* Task objective:
Scan the records below for the line containing "The weight address" and the line containing "counter that runs". Copy both, plus every line between, exactly.

☆ ☆ ☆ ☆

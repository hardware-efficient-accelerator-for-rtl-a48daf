# Spiking neural network accelerator with synchronous spike storage

This is synthesizable SystemVerilog for an inference accelerator for a small
spiking neural network (SNN): 784 input neurons, one per pixel of a 28 x 28
image, drive 100 excitatory leaky integrate-and-fire neurons. Each excitatory
neuron has one inhibitory partner, and that partner inhibits every other
excitatory neuron. The result is winner-take-all competition, and the class of
an image is read from which excitatory neurons fired most. The design targets a
Zynq-7020-class FPGA at 100 MHz, with a processor acting as host over AXI4-Lite.

The idea behind the architecture is to keep many input lanes in lock-step. The
784 inputs are split over seven lanes. In each timestep every lane turns its
112 pixels into random spikes and stores them. All lanes then fetch the
synaptic weights of their spikes in the same clock cycles and in the same
order. Because the seven weight words that arrive in one cycle always belong to
the same pair of excitatory neurons, a single adder tree can merge them. The
neurons therefore see one weight stream instead of seven independent channels.

The rest of the cost savings come from the arithmetic. Everything is 16-bit
fixed point: 1 sign bit, 3 integer bits and 12 fraction bits (Q3.12). Membrane
potentials are scaled up 10x so that small values keep their bits. The time
constants of the neuron equations are powers of two, so every division is a
shift.

## One timestep

A run processes one image for `STEPS` timesteps (700 after reset, programmable).
The global controller (`global_controller`) sequences each timestep:

| phase | cycles | what happens |
|---|---|---|
| GEN | 15 | Rows 0..13 of each lane's image BRAM are read, one per cycle, with one cycle of BRAM latency. Each lane's `lfsr_spike_gen` compares the eight 4-bit pixels of a row with eight 11-bit LFSRs. A pixel fires when it is greater than its LFSR value. The 8-bit result goes into row *r* of the lane's `spike_storage`. |
| PROC | 50·S + 5 | The `spike_controller` sees the storages Ready and broadcasts Start. Every storage serves its spikes, 50 weight words each. *S* is the largest number of spikes any single lane holds in this timestep. |
| DRAIN | 3 | The last summed words reach the neurons. |
| UPD_E | 1 | All 100 excitatory neurons step once (equations 1–3 below). |
| UPD_I | 1 | All 100 inhibitory neurons take their partners' spikes and step once (equations 4–5). |
| INHIB | 1 | Each excitatory neuron adds `W_IE` × (inhibitory spikes of this timestep, not counting its own partner's) to its inhibitory conductance. |

One image therefore takes `1 + Σ(26 + 50·S_t) + 100` cycles. The final 100
cycles copy the spike counts into the spike result BRAM. The cost is dominated
by the busiest lane of each timestep. A timestep in which no lane has a spike
costs 26 cycles.

There are no synaptic transmission delays. An excitatory spike reaches its
inhibitory partner in the same timestep, and the resulting inhibition reaches
the excitatory layer before the next timestep. This is deliberate: it removes
delay lines and sharpens the winner-take-all competition.

## Spike lanes and weight addressing

Lane *g* (0..6) owns inputs `112·g .. 112·g+111`. Inside the lane, input
`l = row·8 + pos` sits in row `row` (0..13) at bit `pos` (0..7) of the spike
storage. Its pixel is bits `[4·pos+3 : 4·pos]` of image word `row`.

Each input has 100 weights, one for each excitatory neuron, packed two per
32-bit word. The weights of input *l* fill words `50·l .. 50·l+49` of the lane's
weight BRAM (5,600 words). Word `50·l + k` holds:

* the weight to neuron `2k` in bits `[31:16]`;
* the weight to neuron `2k+1` in bits `[15:0]`.

The weight address calculator (`weight_addr_calc`, one per storage) produces
these addresses with two adders. The first forms the start point
`row·400 + pos·50`, both products built by shift-and-add. The second adds a
counter that runs from 0 to 49, one step per clock.

The storage's priority encoder always picks the lowest-numbered remaining
spike. When the 50th word of a spike is issued, that spike's bit is cleared and
the next spike's first word follows in the very next cycle. When nothing is
left, the storage drops Busy and returns to loading.

## Why the lanes stay aligned

This is the part of the design that is easiest to get wrong.

* Start is a single broadcast pulse. Every storage that is Ready enters Busy
  in the same cycle.
* Every spike takes exactly 50 cycles, and there is never a gap cycle between
  the spikes of a storage.
* It follows that, in any cycle, every lane that is still delivering is on the
  same word number *k*. The *j*-th burst of 50 cycles carries the *j*-th spike
  of every lane that has at least *j* spikes.

`weight_accumulator` relies on this. One cycle after the requests (BRAM
latency), it adds the upper halves and the lower halves of the words returned
by the lanes that requested. It ignores the other lanes and registers two
saturated Q3.12 sums. Each excitatory neuron bank (`exc_neuron_group`, five
banks of 20) decodes the word number. Neurons `2k` and `2k+1` add the sums into
their excitatory conductance `ge`.

An assertion in `weight_accumulator` checks that every requesting lane asks
for the same word number.

Lanes that run out of spikes early simply stop requesting. A lane with no spike
at all is Busy for one cycle. The controller pulses `done` once no storage is
Busy or Ready.

## Neuron arithmetic

All state is Q3.12 (`q_t` in `snn_pkg`). The excitatory neuron (`exc_neuron`)
computes:

```
v  <- v  + (-v*(ge + gi + 1) - gi - 0.6) / 1024     (1)
ge <- ge - ge/32                                    (2)
gi <- gi - gi/128                                   (3)
```

The inhibitory neuron (`inh_neuron`) first adds `W_EI` to `ge` if its partner
fired in this timestep, then computes:

```
v  <- v + (-v*(ge + 1) - 0.6) / 1024                (4)
ge <- ge - ge/32                                    (5)
```

Some details of the implementation:

* The product is kept at full width, shifted back by 12 bits and combined with
  the other terms.
* Every division is an arithmetic right shift, so it rounds toward minus
  infinity.
* Results saturate to the Q3.12 range.
* The constant 0.6 is the resting potential and appears as the integer 2458.
* A neuron fires when the new `v` exceeds its threshold. `v` is then set to
  the reset value, and the excitatory neuron increments its 16-bit spike count.

Because the step size is `/1024` and the state has only 12 fraction bits, `v`
moves only when the bracketed term is at least 0.25 in size. Small drives
therefore have no effect. This is inherent to the chosen number format.

The constants that the network's published description does not fix are
parameters. Their values in `snn_pkg` are this implementation's choices:

| constant | value | basis |
|---|---|---|
| excitatory threshold `Q_V_TH_E` | −0.52 | the usual −52 mV of this network type, scaled 10x |
| excitatory reset and initial `v` | −0.6 | the resting term of the equations |
| inhibitory threshold `Q_V_TH_I` | −0.4 | the top of the −0.8 … −0.4 operating range |
| inhibitory reset `Q_V_RESET_I` | −0.45 | −45 mV scaled |
| `W_EI` (excitatory → inhibitory) | 7.5 | the usual value (≈10) does not fit Q3.12 |
| `W_IE` (inhibitory → excitatory) | 1.0 per spike | chosen small so that inhibition does not silence the layer |

The adaptive threshold (θ) that trained networks of this kind often carry is
not modelled. If trained θ values are to be used, they would have to be folded
into a per-neuron threshold, which is not provided.

## Host interface

`snn_top` has four AXI4-Lite slave ports (32-bit data, byte addresses, full-word
writes only, one outstanding transaction per direction). They are packed
structs (`axil_req_t` and `axil_rsp_t` in `snn_pkg`).

| port | address | contents |
|---|---|---|
| `s_img` | lane = `addr[8:6]`, row = `addr[5:2]` | eight 4-bit pixels |
| `s_wgt` | lane = `addr[17:15]`, word = `addr[14:2]` | two Q3.12 weights (layout above) |
| `s_res` | neuron = `addr[8:2]` | spike count of the last image (read only) |
| `s_stat` | `0x00` CONTROL | write 1 to start |
| | `0x04` STATUS | bit 0 busy, bit 1 done |
| | `0x08` STEPS | timesteps per image |
| | `0x0C` CYCLES | cycles taken by the last image |
| | `0x10` STEP, `0x14` PHASE | progress |

`irq_done` pulses at the end of an image.

To classify an image:

1. Load the weights once.
2. Write the 98 image words.
3. Write CONTROL = 1.
4. Wait for done.
5. Read the 100 counts. The label comes from the host's own neuron-to-class
   assignment; the hardware only reports counts.

The image and weight BRAMs must not be written while a run is in progress.

Not included:

* the processor;
* the AXI interconnect that would join the four ports to a single master;
* any training.

## Files

`rtl/` holds one module or package per file:

* `snn_pkg`: geometry, Q3.12 constants, AXI and request structs, LFSR helper
  functions.
* `snn_top`: the whole accelerator.
* Per lane: `image_bram`, `lfsr_spike_gen`, `spike_storage`,
  `weight_addr_calc`, `weight_bram`.
* Shared datapath and control: `spike_controller`, `weight_accumulator`,
  `exc_neuron` / `exc_neuron_group`, `inh_neuron` / `inh_neuron_group`,
  `spike_result_bram`, `status_buffer`, `global_controller`, `axil_slave`.

`tb/` holds one self-checking testbench per module, plus `tb_ref_pkg`: integer
reference models of the neuron equations and the LFSR, written with integer
division instead of shifts.

`tb_snn_top` is the end-to-end test. It runs at the top's default parameters
and plays the host:

* it loads all 39,200 weight words over AXI4-Lite;
* it runs a 700-timestep image and then a 200-timestep image;
* it compares all 100 spike counts and the cycle count of each image with a
  bit-accurate model of the whole network.

It also counts how often each mechanism happened: Start broadcasts, lanes
delivering together, a lane finishing before the others, empty lanes,
excitatory and inhibitory spikes, and lateral inhibition. It fails if any of
these never happened. A 700-step synthetic image takes 59,651 cycles
(0.60 ms at 100 MHz). The whole test takes about a second of simulation.

Each testbench prints one line, `TB_RESULT checks=N failures=M`.

## Simulating

With Verilator 5:

```
verilator --binary --timing --assert --timescale 1ns/1ps -Wno-fatal \
  -y rtl -y tb +libext+.sv rtl/snn_pkg.sv tb/tb_snn_top.sv \
  --top-module tb_snn_top -o sim
./obj_dir/sim
```

Replace `tb_snn_top` with any other `tb_*` module to test a single block.
Testbenches that start with `import tb_ref_pkg::*` find it through `-y tb`.

## How far to trust it

Verified in simulation:

* the lane datapath: spike generation, storage service order and addresses,
  alignment, summation;
* the controller sequencing;
* the neuron arithmetic, against independent models;
* the whole design end to end.

Not verified:

* accuracy on real MNIST digits with trained weights, since no trained weights
  are included;
* timing closure at 100 MHz;
* FPGA resource use.

These points depart from, or fill gaps in, the description this design
follows:

* **Free choices.** The LFSR polynomial (x¹¹+x⁹+1) and seeds, the timestep
  count, the thresholds and lateral weights above, the phase order, the memory
  maps and the contents of the result BRAM (counts) are all this
  implementation's choices.
* **LFSR stepping.** The LFSRs advance only in the cycles that generate spike
  rows, not on every clock. This makes spike trains independent of how long
  weight delivery takes.
* **Neuron state at image start.** Neuron state is cleared at the start of
  each image instead of being left to relax during an idle period.
* **Neuron bank size.** Each excitatory and inhibitory neuron module holds 20
  neurons, all updated in parallel.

☆ ☆ ☆ ☆

* Reply:
The weight address calculator (`weight_addr_calc`, one per storage) produces
these addresses with two adders. The first forms the start point
`row·400 + pos·50`, both products built by shift-and-add. The second adds a
counter that runs from 0 to 49, one step per clock.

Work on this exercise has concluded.